**** DATA FOR REVIEW

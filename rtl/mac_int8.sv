// mac_int8: 3-stage pipelined signed 8-bit multiply / add / multiply-accumulate.
//
// This is the arithmetic unit shared by the DSP slice and by every processing
// element of a hard matmul. The architecture fixes only that it has three
// modes (multiplier, adder, MAC) and that the int8 version is 3 pipeline
// stages deep; the split of the stages is this design's choice:
//   stage 1  operand registers (a, b, op and flags)
//   stage 2  product a*b (or sum a+b), sign-extended to 32 bits
//   stage 3  accumulator: MAC mode adds stage 2 to the accumulator, or loads
//            it when the element carries `first`; MUL/ADD modes load it.
// Because the accumulate loop closes inside stage 3, a new product can be
// accumulated every cycle into the same accumulator.
//
// Timing: an input presented with in_valid in cycle t is reflected in `acc`
// after the clock edge ending cycle t+2 (three edges). out_valid and out_last
// are registered alongside acc: out_last marks the accumulator value that
// includes the element flagged `last`. acc holds its value until the next
// valid input reaches stage 3.
module mac_int8
  import hamamu_pkg::*;
(
  input  logic        clk,
  input  logic        rst_n,
  input  logic        in_valid,
  input  mac_op_e     op,
  input  logic        first,
  input  logic        last,
  input  logic [7:0]  a,
  input  logic [7:0]  b,
  output logic [31:0] acc,
  output logic        out_valid,
  output logic        out_last
);

  logic        s1_valid, s1_first, s1_last;
  mac_op_e     s1_op;
  logic [7:0]  s1_a, s1_b;
  logic        s2_valid, s2_first, s2_last;
  mac_op_e     s2_op;
  logic [31:0] s2_r;

  always_ff @(posedge clk or negedge rst_n) begin
    if (!rst_n) begin
      s1_valid  <= 1'b0;
      s1_first  <= 1'b0;
      s1_last   <= 1'b0;
      s1_op     <= OP_MAC;
      s1_a      <= '0;
      s1_b      <= '0;
      s2_valid  <= 1'b0;
      s2_first  <= 1'b0;
      s2_last   <= 1'b0;
      s2_op     <= OP_MAC;
      s2_r      <= '0;
      acc       <= '0;
      out_valid <= 1'b0;
      out_last  <= 1'b0;
    end else begin
      // stage 1
      s1_valid <= in_valid;
      s1_first <= first;
      s1_last  <= last;
      s1_op    <= op;
      s1_a     <= a;
      s1_b     <= b;
      // stage 2
      s2_valid <= s1_valid;
      s2_first <= s1_first;
      s2_last  <= s1_last;
      s2_op    <= s1_op;
      if (s1_op == OP_ADD)
        s2_r <= 32'(signed'({s1_a[7], s1_a}) + signed'({s1_b[7], s1_b}));
      else
        s2_r <= 32'(signed'(s1_a) * signed'(s1_b));
      // stage 3
      out_valid <= s2_valid;
      out_last  <= s2_valid & s2_last;
      if (s2_valid) begin
        if (s2_op == OP_MAC && !s2_first) acc <= acc + s2_r;
        else                              acc <= s2_r;
      end
    end
  end

endmodule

********

TASK DESCRIPTION:
Copy range, inclusive: the line holding "import hamamu_pkg::*;" to the line holding "out_valid <= s2_valid;". Reproduce exactly those lines of the records above and no others.

RESULT OF THE TASK:
  import hamamu_pkg::*;
(
  input  logic        clk,
  input  logic        rst_n,
  input  logic        in_valid,
  input  mac_op_e     op,
  input  logic        first,
  input  logic        last,
  input  logic [7:0]  a,
  input  logic [7:0]  b,
  output logic [31:0] acc,
  output logic        out_valid,
  output logic        out_last
);

  logic        s1_valid, s1_first, s1_last;
  mac_op_e     s1_op;
  logic [7:0]  s1_a, s1_b;
  logic        s2_valid, s2_first, s2_last;
  mac_op_e     s2_op;
  logic [31:0] s2_r;

  always_ff @(posedge clk or negedge rst_n) begin
    if (!rst_n) begin
      s1_valid  <= 1'b0;
      s1_first  <= 1'b0;
      s1_last   <= 1'b0;
      s1_op     <= OP_MAC;
      s1_a      <= '0;
      s1_b      <= '0;
      s2_valid  <= 1'b0;
      s2_first  <= 1'b0;
      s2_last   <= 1'b0;
      s2_op     <= OP_MAC;
      s2_r      <= '0;
      acc       <= '0;
      out_valid <= 1'b0;
      out_last  <= 1'b0;
    end else begin
      // stage 1
      s1_valid <= in_valid;
      s1_first <= first;
      s1_last  <= last;
      s1_op    <= op;
      s1_a     <= a;
      s1_b     <= b;
      // stage 2
      s2_valid <= s1_valid;
      s2_first <= s1_first;
      s2_last  <= s1_last;
      s2_op    <= s1_op;
      if (s1_op == OP_ADD)
        s2_r <= 32'(signed'({s1_a[7], s1_a}) + signed'({s1_b[7], s1_b}));
      else
        s2_r <= 32'(signed'(s1_a) * signed'(s1_b));
      // stage 3
      out_valid <= s2_valid;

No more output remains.